Task goal: Give back, word for word, the lines in the listing below from the one holding "that sits at" down to the one holding "with DSA, which", both ends included.
((
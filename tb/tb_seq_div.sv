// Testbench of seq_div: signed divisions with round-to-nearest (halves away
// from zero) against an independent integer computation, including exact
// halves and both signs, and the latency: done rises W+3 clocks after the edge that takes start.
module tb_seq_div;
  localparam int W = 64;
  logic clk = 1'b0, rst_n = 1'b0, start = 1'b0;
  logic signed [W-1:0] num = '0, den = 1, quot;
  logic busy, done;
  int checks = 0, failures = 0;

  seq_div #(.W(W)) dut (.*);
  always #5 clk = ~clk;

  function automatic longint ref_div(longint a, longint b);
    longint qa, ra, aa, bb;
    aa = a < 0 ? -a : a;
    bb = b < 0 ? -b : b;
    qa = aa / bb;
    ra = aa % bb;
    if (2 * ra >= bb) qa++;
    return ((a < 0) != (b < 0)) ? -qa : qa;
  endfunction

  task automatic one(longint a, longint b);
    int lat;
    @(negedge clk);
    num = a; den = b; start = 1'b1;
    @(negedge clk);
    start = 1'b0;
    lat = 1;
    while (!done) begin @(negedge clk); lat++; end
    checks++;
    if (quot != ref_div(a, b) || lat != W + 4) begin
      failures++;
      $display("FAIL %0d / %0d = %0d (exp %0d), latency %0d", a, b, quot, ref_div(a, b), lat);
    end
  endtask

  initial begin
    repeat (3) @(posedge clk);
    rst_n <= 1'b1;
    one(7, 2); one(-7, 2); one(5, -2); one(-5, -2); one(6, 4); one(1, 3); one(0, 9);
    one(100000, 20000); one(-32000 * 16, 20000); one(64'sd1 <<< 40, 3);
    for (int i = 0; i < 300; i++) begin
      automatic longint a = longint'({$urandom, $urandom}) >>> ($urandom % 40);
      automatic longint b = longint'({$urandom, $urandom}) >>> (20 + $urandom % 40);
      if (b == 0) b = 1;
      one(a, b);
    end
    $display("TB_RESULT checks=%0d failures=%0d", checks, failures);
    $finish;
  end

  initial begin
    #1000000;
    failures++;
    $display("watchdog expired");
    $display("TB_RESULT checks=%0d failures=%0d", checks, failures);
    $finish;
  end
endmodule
))
((
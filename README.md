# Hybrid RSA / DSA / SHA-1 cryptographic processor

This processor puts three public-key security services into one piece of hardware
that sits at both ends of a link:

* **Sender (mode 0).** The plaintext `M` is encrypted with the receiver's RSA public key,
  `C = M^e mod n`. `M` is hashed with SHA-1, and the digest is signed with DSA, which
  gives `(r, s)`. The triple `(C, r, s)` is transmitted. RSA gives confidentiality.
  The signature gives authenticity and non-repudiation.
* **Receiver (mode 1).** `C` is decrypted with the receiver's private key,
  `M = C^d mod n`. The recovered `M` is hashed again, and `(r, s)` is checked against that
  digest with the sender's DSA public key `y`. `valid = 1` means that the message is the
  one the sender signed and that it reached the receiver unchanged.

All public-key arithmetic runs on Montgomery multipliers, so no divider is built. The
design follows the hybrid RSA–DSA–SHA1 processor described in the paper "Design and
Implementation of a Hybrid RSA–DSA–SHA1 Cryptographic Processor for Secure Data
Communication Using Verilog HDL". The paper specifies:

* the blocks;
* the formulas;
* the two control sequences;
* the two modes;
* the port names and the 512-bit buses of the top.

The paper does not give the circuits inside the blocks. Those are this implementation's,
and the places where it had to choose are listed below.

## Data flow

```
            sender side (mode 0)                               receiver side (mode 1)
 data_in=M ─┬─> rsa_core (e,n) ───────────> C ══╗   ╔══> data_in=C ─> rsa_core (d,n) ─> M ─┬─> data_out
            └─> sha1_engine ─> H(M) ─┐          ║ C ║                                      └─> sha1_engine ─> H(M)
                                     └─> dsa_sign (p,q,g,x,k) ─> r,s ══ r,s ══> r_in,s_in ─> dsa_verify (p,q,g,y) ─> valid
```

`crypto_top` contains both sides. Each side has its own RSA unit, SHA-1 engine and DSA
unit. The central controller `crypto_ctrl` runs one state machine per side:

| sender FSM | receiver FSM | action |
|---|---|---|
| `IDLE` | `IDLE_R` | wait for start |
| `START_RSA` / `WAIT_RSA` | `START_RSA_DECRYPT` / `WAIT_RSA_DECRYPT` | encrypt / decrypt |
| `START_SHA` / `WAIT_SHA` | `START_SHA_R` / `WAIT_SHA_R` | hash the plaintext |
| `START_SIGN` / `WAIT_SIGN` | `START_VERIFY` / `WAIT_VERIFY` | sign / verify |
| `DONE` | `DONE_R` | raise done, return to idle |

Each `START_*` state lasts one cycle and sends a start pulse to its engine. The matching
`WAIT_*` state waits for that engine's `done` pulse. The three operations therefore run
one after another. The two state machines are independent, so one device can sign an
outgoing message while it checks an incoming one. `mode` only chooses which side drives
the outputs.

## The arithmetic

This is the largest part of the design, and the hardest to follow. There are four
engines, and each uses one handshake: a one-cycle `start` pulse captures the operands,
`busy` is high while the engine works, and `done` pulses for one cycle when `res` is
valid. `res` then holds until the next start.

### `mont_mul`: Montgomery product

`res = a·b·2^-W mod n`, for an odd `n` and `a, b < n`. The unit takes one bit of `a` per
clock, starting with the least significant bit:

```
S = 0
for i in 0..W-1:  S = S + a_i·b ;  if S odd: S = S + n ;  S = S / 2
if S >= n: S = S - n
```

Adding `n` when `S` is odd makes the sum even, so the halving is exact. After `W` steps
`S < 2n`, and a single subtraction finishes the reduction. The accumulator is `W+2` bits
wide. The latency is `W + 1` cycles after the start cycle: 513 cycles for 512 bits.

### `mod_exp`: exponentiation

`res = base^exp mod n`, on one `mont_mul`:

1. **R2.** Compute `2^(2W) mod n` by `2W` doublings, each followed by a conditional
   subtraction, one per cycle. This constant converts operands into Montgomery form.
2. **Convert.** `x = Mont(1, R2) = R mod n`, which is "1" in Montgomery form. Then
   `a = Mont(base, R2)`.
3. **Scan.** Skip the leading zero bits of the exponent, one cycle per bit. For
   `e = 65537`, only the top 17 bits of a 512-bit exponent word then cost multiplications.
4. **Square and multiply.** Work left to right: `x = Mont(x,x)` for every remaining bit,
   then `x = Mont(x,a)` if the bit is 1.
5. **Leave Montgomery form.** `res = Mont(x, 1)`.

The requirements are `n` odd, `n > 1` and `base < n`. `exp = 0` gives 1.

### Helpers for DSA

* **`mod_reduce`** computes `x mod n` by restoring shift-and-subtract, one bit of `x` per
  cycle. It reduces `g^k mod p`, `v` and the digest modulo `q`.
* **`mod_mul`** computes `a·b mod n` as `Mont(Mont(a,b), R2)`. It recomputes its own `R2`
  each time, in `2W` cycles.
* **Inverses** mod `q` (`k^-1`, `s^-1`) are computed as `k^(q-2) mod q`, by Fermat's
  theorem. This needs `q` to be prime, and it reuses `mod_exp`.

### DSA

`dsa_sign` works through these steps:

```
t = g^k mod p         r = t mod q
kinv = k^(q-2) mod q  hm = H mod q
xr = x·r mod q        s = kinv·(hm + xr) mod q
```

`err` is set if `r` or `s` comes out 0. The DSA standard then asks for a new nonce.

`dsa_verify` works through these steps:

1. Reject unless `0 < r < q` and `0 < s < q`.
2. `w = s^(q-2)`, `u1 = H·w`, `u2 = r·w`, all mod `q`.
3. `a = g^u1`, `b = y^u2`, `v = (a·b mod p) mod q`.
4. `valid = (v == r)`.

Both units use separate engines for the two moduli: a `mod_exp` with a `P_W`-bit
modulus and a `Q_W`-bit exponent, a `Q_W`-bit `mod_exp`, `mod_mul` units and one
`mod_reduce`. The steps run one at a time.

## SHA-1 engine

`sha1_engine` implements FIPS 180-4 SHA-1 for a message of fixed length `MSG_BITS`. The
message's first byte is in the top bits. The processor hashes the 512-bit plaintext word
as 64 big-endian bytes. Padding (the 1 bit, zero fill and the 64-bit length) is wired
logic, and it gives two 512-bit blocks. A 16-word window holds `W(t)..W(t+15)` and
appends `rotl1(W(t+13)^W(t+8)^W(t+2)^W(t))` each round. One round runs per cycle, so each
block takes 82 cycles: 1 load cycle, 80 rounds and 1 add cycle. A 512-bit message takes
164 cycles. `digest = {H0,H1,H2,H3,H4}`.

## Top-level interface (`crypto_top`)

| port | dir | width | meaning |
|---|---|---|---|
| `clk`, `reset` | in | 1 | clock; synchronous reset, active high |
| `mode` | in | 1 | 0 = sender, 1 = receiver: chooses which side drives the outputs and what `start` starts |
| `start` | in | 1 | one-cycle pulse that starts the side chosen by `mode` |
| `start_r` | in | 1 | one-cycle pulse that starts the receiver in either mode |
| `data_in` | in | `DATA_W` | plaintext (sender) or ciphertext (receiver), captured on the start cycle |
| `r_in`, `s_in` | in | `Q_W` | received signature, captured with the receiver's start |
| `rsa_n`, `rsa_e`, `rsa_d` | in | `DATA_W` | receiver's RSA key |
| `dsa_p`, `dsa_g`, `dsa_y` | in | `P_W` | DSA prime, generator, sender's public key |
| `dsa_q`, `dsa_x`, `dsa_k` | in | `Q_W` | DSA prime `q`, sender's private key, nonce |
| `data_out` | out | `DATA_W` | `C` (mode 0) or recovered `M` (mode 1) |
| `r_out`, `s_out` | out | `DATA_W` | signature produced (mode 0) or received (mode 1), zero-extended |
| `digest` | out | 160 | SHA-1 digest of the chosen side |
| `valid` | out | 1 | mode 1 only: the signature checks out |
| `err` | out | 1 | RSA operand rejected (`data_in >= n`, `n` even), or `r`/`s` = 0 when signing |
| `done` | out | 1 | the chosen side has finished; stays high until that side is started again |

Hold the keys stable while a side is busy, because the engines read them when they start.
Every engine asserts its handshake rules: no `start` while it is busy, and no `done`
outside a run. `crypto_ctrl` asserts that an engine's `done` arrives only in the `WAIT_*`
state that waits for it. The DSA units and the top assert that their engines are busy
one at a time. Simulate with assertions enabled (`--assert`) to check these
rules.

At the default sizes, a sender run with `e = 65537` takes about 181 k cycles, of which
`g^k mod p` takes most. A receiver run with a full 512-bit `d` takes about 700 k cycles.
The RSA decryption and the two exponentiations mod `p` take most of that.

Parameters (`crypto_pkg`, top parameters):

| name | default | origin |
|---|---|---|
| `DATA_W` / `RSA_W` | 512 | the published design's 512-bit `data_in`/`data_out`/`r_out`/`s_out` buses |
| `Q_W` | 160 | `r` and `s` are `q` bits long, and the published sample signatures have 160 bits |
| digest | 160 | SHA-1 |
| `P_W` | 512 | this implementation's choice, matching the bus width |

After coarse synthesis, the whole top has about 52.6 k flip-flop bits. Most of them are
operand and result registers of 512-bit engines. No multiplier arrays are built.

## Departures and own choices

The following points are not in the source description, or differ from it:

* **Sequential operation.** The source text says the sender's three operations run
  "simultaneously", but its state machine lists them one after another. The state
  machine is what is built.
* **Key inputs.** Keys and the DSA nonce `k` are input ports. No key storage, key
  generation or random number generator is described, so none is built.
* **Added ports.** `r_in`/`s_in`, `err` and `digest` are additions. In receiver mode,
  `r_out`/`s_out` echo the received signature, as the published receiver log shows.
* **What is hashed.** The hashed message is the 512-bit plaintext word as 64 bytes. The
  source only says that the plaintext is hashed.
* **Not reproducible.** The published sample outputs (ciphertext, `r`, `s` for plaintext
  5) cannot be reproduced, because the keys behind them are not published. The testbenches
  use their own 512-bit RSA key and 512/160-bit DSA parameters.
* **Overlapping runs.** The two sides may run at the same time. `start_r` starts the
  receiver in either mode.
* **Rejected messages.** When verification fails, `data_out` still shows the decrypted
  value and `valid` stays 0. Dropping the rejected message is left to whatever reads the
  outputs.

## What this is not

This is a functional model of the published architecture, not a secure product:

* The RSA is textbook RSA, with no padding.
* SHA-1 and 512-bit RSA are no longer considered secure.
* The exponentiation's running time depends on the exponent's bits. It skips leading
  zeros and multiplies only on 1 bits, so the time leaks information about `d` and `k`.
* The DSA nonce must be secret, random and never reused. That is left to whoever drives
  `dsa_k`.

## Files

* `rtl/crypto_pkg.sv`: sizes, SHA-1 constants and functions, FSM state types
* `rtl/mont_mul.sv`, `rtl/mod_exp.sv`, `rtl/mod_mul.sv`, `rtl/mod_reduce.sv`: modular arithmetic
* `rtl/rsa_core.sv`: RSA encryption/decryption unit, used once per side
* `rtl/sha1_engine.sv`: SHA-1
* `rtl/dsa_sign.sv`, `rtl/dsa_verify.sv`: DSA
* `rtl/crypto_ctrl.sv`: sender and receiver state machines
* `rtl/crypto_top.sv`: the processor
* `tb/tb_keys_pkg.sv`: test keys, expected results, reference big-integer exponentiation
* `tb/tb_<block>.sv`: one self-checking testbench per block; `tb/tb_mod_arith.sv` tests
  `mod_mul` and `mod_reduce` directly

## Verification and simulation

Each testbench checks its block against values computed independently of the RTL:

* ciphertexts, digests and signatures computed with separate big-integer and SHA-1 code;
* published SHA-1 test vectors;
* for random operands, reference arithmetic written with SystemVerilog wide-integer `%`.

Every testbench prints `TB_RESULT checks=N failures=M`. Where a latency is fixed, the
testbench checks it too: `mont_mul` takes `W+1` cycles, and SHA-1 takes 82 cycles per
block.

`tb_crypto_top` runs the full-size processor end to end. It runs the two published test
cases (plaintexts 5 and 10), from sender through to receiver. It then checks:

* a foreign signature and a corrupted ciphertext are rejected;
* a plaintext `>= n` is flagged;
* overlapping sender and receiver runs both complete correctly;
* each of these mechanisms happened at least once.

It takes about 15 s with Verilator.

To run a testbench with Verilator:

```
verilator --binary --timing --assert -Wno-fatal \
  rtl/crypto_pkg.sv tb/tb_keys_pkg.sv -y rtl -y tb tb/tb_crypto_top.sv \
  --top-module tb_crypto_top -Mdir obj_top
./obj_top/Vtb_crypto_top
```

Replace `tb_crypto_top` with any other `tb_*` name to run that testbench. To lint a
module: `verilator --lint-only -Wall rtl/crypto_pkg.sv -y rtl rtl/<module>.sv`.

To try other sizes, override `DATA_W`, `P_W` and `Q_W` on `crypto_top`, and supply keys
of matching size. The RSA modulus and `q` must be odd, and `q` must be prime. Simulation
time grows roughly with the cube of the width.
))
((
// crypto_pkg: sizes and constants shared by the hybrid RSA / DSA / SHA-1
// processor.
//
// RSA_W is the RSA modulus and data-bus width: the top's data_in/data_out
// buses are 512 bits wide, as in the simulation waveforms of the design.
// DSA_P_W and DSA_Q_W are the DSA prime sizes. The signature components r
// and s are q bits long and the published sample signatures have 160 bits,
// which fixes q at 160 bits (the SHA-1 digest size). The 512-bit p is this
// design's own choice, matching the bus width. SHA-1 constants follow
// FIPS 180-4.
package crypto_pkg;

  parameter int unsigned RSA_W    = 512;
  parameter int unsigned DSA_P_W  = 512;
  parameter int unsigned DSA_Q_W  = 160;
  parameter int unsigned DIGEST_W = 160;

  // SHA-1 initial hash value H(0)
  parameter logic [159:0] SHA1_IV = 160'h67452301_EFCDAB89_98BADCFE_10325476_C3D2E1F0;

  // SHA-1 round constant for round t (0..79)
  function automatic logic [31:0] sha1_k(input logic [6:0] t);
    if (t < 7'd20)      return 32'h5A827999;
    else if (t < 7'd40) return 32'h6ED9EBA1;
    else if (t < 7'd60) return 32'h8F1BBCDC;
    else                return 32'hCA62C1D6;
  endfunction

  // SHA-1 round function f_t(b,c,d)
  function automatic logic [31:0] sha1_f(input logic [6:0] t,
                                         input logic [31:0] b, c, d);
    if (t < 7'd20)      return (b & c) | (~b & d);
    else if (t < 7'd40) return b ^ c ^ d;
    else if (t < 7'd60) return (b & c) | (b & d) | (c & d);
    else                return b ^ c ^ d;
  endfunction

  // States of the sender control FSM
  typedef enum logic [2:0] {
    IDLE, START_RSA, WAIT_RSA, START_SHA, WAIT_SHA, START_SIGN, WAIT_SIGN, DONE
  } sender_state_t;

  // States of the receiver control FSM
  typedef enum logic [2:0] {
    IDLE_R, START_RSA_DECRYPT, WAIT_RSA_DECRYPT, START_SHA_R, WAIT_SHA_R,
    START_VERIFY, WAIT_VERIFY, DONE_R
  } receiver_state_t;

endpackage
))
Written response:
that sits at both ends of a link:

* **Sender (mode 0).** The plaintext `M` is encrypted with the receiver's RSA public key,
  `C = M^e mod n`. `M` is hashed with SHA-1, and the digest is signed with DSA, which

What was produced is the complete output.